I attended a forum last week entitled “Is there certainty beyond science?”. As one of the speakers pointed out, perhaps a useful starting question would be, “Is there certainty within science?”, but the title did raise some interesting questions about what we mean by the words “certainty” and “science”.
Certainly (see what I did there?) there seems to be a common assumption that science at least aims to find certainty in the midst of confusion. The general perception is that science rigorously follows a trail of evidence to reach conclusions which can be claimed with a high degree of confidence. And there are even mechanisms to try and assess the degree of uncertainty in a given scientific theorem (although the willingness of adherents to acknowledge that uncertainty may be somewhat hit-and-miss).
What is often missing from the conversation is the impact of methodological assumptions on the usefulness of the conclusions which result from a particular methodology. Let’s look at mathematics as an extreme example.
Maths operates within the ultimate abstraction. It is a realm of pure ideas. This has advantages: because the system is entirely conceptual, the laws can be rigorously defined. This allows us to “prove” mathematical theorems by conclusively demonstrating a logical consistency. But to apply a mathematical concept to anything real, we must project from the abstraction back to the real world, where we cannot rigorously define the laws. Some of the projections are useful: arithmetic operations are easily projected onto everyday objects (so “3 bananas + 4 bananas” can easily be understood as seven actual bananas). Some projections are less straightforward: the relationship between a second-order differential equation and the acceleration of a car under constant force is not quite as intuitive.
Science also operates within an abstraction.
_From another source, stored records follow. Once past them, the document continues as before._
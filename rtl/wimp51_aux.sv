// wimp51_aux: the WIMP51 auxiliary operand register (AUX).
//
// AUX holds the second operand of an instruction. In the Decode cycle the
// control unit loads it either with the second instruction byte from the
// program memory data bus (immediate data or a relative jump offset) or with
// the general-purpose register named by the instruction; otherwise it holds.
// Its output feeds both the ALU and the PC adder.
//
// ctl (2 bits, as the aux_ctl control signal of the processor): 00 hold,
// 01 load from data bus, 10 load from the register file, 11 hold. The
// encoding and the synchronous active-high reset to zero are this design's
// choices. Loads take effect at the rising clock edge.
module wimp51_aux
  import wimp51_pkg::*;
(
  input  logic     clk,
  input  logic     rst,
  input  aux_ctl_t ctl,
  input  byte_t    data_in,  // program memory data bus
  input  byte_t    reg_in,   // register file read port
  output byte_t    q
);

  always_ff @(posedge clk) begin
    if (rst) q <= '0;
    else begin
      unique case (ctl)
        AUX_DATA: q <= data_in;
        AUX_REG:  q <= reg_in;
        default:  q <= q;
      endcase
    end
  end

endmodule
The realm of science is limited by its methodological assumptions, such as philosophical naturalism and the regularity of nature. These assumptions are useful in that they allow us to limit the potential interactions that we investigate to those which are amenable to the tools of science. In other words, we limit what we will accept as an explanation of phenomena, and this allows us to define our area of investigation. But in making these assumptions, we have created an abstraction of the real world, and it is this abstraction that we investigate rather than the real world itself. As in the case of mathematics, the conclusions may or may not be readily suited to being projected back into our understanding of the real world.
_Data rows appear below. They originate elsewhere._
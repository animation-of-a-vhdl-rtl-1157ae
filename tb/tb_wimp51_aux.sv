// tb_wimp51_aux: self-checking test of the AUX operand register.
// Random source selects (hold, data bus, register file, unused code),
// random inputs and occasional resets; q is compared after every edge with
// a reference kept in the testbench.
module tb_wimp51_aux;
  import wimp51_pkg::*;
  logic clk = 1'b0, rst;
  aux_ctl_t ctl;
  byte_t data_in, reg_in, q, ref_q;
  int checks = 0, failures = 0;
  int n_data = 0, n_reg = 0, n_hold = 0;

  wimp51_aux dut (.clk, .rst, .ctl, .data_in, .reg_in, .q);

  always #5 clk = ~clk;

  initial begin : watchdog
    repeat (5000) @(posedge clk);
    failures++;
    $display("TB_RESULT checks=%0d failures=%0d", checks, failures);
    $finish;
  end

  initial begin
    rst = 1'b1; ctl = AUX_HOLD; data_in = '0; reg_in = '0;
    repeat (2) @(posedge clk);
    @(negedge clk);
    ref_q = 8'h00;
    for (int i = 0; i < 2000; i++) begin
      rst     = ($urandom_range(0, 49) == 0);
      ctl     = aux_ctl_t'($urandom_range(0, 3));
      data_in = 8'($urandom);
      reg_in  = 8'($urandom);
      @(negedge clk);
      if (rst) ref_q = 8'h00;
      else if (ctl == AUX_DATA) begin ref_q = data_in; n_data++; end
      else if (ctl == AUX_REG)  begin ref_q = reg_in;  n_reg++;  end
      else n_hold++;
      checks++;
      if (q !== ref_q) begin
        failures++;
        $display("FAIL cycle %0d ctl=%0d: q=%02h expected %02h", i, ctl, q, ref_q);
      end
    end
    checks++;
    if (n_data == 0 || n_reg == 0 || n_hold == 0) failures++;
    $display("TB_RESULT checks=%0d failures=%0d", checks, failures);
    $finish;
  end
endmodule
It is worth noting that any of our abstractions are only definable from outside the system. We say that mathematics operates within a logically consistent and rigorously defined framework, but its logical consistency cannot be proven mathematically. (This isn’t a case of “It hasn’t been done yet”, this is a case of “It’s impossible even in principle”). We make a working assumption of methodological naturalism when we engage in scientific research, but we cannot scientifically demonstrate the validity of such an assumption.
Perhaps more interestingly, this also implies that we cannot fully define the operational parameters of the real world from within the system.